Last week I traveled to the west coast archipelago, for the first time in my life, for some days of insular yoga – the kind of yoga practiced on a piece of land surrounded by sea.

I did not plan it long in advance, as things are a bit fluid right now. It bad been at the back of my mind for a while though and I am very content with my decision. The thing about taking up an interest is that it takes you places; mentally, physically and even geographically.

We spent our days doing yoga twice daily and exploring the constellation of three islands connected by bridges. I mainly on foot, and my yogi friend by bike. The days were sunny and windy. The kind of windy that is so special about Sweden and which means having the recurrent sound of leaves trembling in the breeze, rustling like sheer silk paper in your ears constantly.

And believe me, there is a lot of space for wind in these latitudes, because skies are very high here in the North – it’s an undisputed fact.

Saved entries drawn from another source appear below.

// tb_fp_add -- checks the adder against double-precision sums rounded to the
// design's format. Operand exponents differ by at most 24, so that for
// binary32 the double sum is exact and the reference rounds only once; for
// binary64 the double sum is itself the correctly rounded result.
module tb_fp_add;
  import moments_pkg::*;
  import tb_fp_pkg::*;
  fp_t a, b, s;
  int checks = 0, failures = 0;

  fp_add dut (.a(a), .b(b), .s(s));

  task automatic check(input fp_t want, input string what);
    #1;
    checks++;
    if (s !== want) begin
      failures++;
      if (failures < 10) $display("FAIL %s: %h + %h = %h, want %h", what, a, b, s, want);
    end
  endtask

  initial begin
    #100000;
    failures++;
    $display("watchdog expired");
    $display("TB_RESULT checks=%0d failures=%0d", checks, failures);
    $finish;
  end

  initial begin
    for (int i = 0; i < 5000; i++) begin
      a = rand_fp(-11, 13);
      b = rand_fp(-11, 13);
      check(to_fp(from_fp(a) + from_fp(b)), "random");
    end
    // near cancellation: same exponent, opposite signs
    for (int i = 0; i < 1000; i++) begin
      a = rand_fp(0, 0);
      b = {~a[FP_W-1], a[FP_W-2:0] ^ (FP_W-1)'($urandom_range(255))};
      check(to_fp(from_fp(a) + from_fp(b)), "cancel");
    end
    // neighbouring exponents, opposite signs
    for (int i = 0; i < 1000; i++) begin
      a = rand_fp(0, 1);
      b = {~a[FP_W-1], FP_EXP_W'(FP_BIAS), FP_FRAC_W'({$urandom, $urandom})};
      check(to_fp(from_fp(a) + from_fp(b)), "near");
    end
    a = to_fp(3.0);  b = to_fp(-3.0); check(FP_ZERO, "x - x");
    a = FP_ZERO;     b = to_fp(3.0);  check(to_fp(3.0), "0 + x");
    a = to_fp(3.0);  b = FP_ZERO;     check(to_fp(3.0), "x + 0");
    a = FP_ZERO;     b = FP_ZERO;     check(FP_ZERO, "0 + 0");
    a = to_fp(16777216.0); b = FP_ONE; check(to_fp(16777216.0 + 1.0), "tie");
    a = max_fp();    b = max_fp();    check({1'b0, {FP_EXP_W{1'b1}}, FP_FRAC_W'(0)}, "overflow");
    $display("TB_RESULT checks=%0d failures=%0d", checks, failures);
    $finish;
  end
endmodule
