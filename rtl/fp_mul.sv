// fp_mul -- combinational IEEE-754 multiplier in the format of moments_pkg
// (binary64 by default).
//
// The architectures use floating-point multipliers as black boxes; this is
// the simplest unit that does the job. Signs are XORed, exponents added and
// the (F+1) x (F+1)-bit significand product is normalised by at most one
// position and rounded to nearest, ties to even. Simplifications (this
// design's choice): subnormal inputs are read as zero and subnormal results
// are flushed to signed zero; exponent overflow, or an infinity/NaN operand,
// gives a signed infinity (NaN is not produced).
// Interface: a, b in; p out, same cycle. Registers live in the users.
module fp_mul
  import moments_pkg::*;
(
  input  fp_t a,
  input  fp_t b,
  output fp_t p
);
  localparam int unsigned E  = FP_EXP_W;
  localparam int unsigned F  = FP_FRAC_W;
  localparam int unsigned SW = E + 3;               // signed exponent width
  localparam logic [E-1:0] EMAX = '1;

  logic               sign;
  logic [E-1:0]       ea, eb;
  logic [2*F+1:0]     prod;
  logic [F-1:0]       mant;
  logic               guard, sticky, round_up;
  logic [F:0]         mant_r;
  logic signed [SW-1:0] exp_c;

  always_comb begin
    sign   = a[FP_W-1] ^ b[FP_W-1];
    ea     = a[FP_W-2 -: E];
    eb     = b[FP_W-2 -: E];
    prod   = {1'b1, a[F-1:0]} * {1'b1, b[F-1:0]};
    exp_c  = $signed(SW'(ea)) + $signed(SW'(eb)) - $signed(SW'(FP_BIAS));
    if (prod[2*F+1]) begin
      mant   = prod[2*F -: F];
      guard  = prod[F];
      sticky = |prod[F-1:0];
      exp_c  = exp_c + SW'(1);
    end else begin
      mant   = prod[2*F-1 -: F];
      guard  = prod[F-1];
      sticky = |prod[F-2:0];
    end
    round_up = guard & (sticky | mant[0]);
    mant_r   = {1'b0, mant} + (F+1)'(round_up);
    if (mant_r[F]) exp_c = exp_c + SW'(1);   // mantissa rounded up to 2.0

    if (ea == '0 || eb == '0)
      p = {sign, (FP_W-1)'(0)};
    else if (ea == EMAX || eb == EMAX || exp_c >= $signed(SW'(EMAX)))
      p = {sign, EMAX, F'(0)};
    else if (exp_c <= 0)
      p = {sign, (FP_W-1)'(0)};
    else
      p = {sign, exp_c[E-1:0], mant_r[F-1:0]};
  end
endmodule
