// tb_fp_mul -- checks the multiplier against double-precision products
// rounded to the design's format (for binary32 the double product is exact, so
// there is one rounding only; for binary64 the double product is the
// correctly rounded result).
module tb_fp_mul;
  import moments_pkg::*;
  import tb_fp_pkg::*;
  fp_t a, b, p;
  int checks = 0, failures = 0;

  fp_mul dut (.a(a), .b(b), .p(p));

  task automatic check(input fp_t want, input string what);
    #1;
    checks++;
    if (p !== want) begin
      failures++;
      if (failures < 10) $display("FAIL %s: %h * %h = %h, want %h", what, a, b, p, want);
    end
  endtask

  initial begin
    #100000;
    failures++;
    $display("watchdog expired");
    $display("TB_RESULT checks=%0d failures=%0d", checks, failures);
    $finish;
  end

  initial begin
    for (int i = 0; i < 5000; i++) begin
      a = rand_fp(-47, 43);
      b = rand_fp(-47, 43);
      check(to_fp(from_fp(a) * from_fp(b)), "random");
    end
    // small integers, as in the power core
    for (int i = 1; i < 200; i++) begin
      a = to_fp(real'(i));
      b = to_fp(real'(i + 3));
      check(to_fp(real'(i) * real'(i + 3)), "integer");
    end
    a = FP_ZERO;         b = to_fp(3.0);  check(FP_ZERO, "zero");
    a = {1'b1, FP_ZERO[FP_W-2:0]}; b = to_fp(3.0); check({1'b1, FP_ZERO[FP_W-2:0]}, "neg zero");
    a = max_fp();        b = max_fp();    check({1'b0, {FP_EXP_W{1'b1}}, FP_FRAC_W'(0)}, "overflow");
    a = FP_ONE;          b = to_fp(-1.0); check(to_fp(-1.0), "1 * -1");
    $display("TB_RESULT checks=%0d failures=%0d", checks, failures);
    $finish;
  end
endmodule
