// int_to_fp -- converts an unsigned integer (a counter value or a pixel) to
// the floating-point format of moments_pkg, rounding to nearest, ties to
// even (exact whenever W <= FP_FRAC_W + 1).
//
// The architectures feed counter values and grey levels straight into the
// floating-point units; the conversion stage is this design's own addition.
// Combinational. Parameter W is the integer width (1..63).
module int_to_fp
  import moments_pkg::*;
#(
  parameter int unsigned W = 16
) (
  input  logic [W-1:0] i,
  output fp_t          f
);
  localparam int unsigned F = FP_FRAC_W;

  logic [63:0] v;
  logic [6:0]  msb;
  logic [63:0] sh;
  logic        guard, sticky, round_up;
  logic [F:0]  mant_r;

  always_comb begin
    v   = 64'(i);
    msb = 7'd0;
    for (int b = 0; b < W; b++)
      if (v[b]) msb = 7'(b);
    // leading one at bit 63; the fraction is the F bits below it
    sh       = v << (7'd63 - msb);
    guard    = sh[62-F];
    sticky   = (64'(sh << (F + 2)) != 64'd0);
    round_up = guard & (sticky | sh[63-F]);
    mant_r   = {1'b0, sh[62 -: F]} + (F+1)'(round_up);
    f        = (i == '0) ? FP_ZERO
             : {1'b0, FP_EXP_W'(32'(msb) + FP_BIAS + 32'(mant_r[F])), mant_r[F-1:0]};
  end
endmodule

When I look up to the skies it is like peering into a dome raised by its creator to meet the infinite…

After I got back from the island, which our rbnb hosts jokingly referred to as Hono-lulu letting the umlauts of Hönö disperse in the wind, I have been getting some things done at home, such as tending to the wuthering heights of my balcony and the plants that live on it. I have also been on a series of daily excursions for “business” and pleasure alike.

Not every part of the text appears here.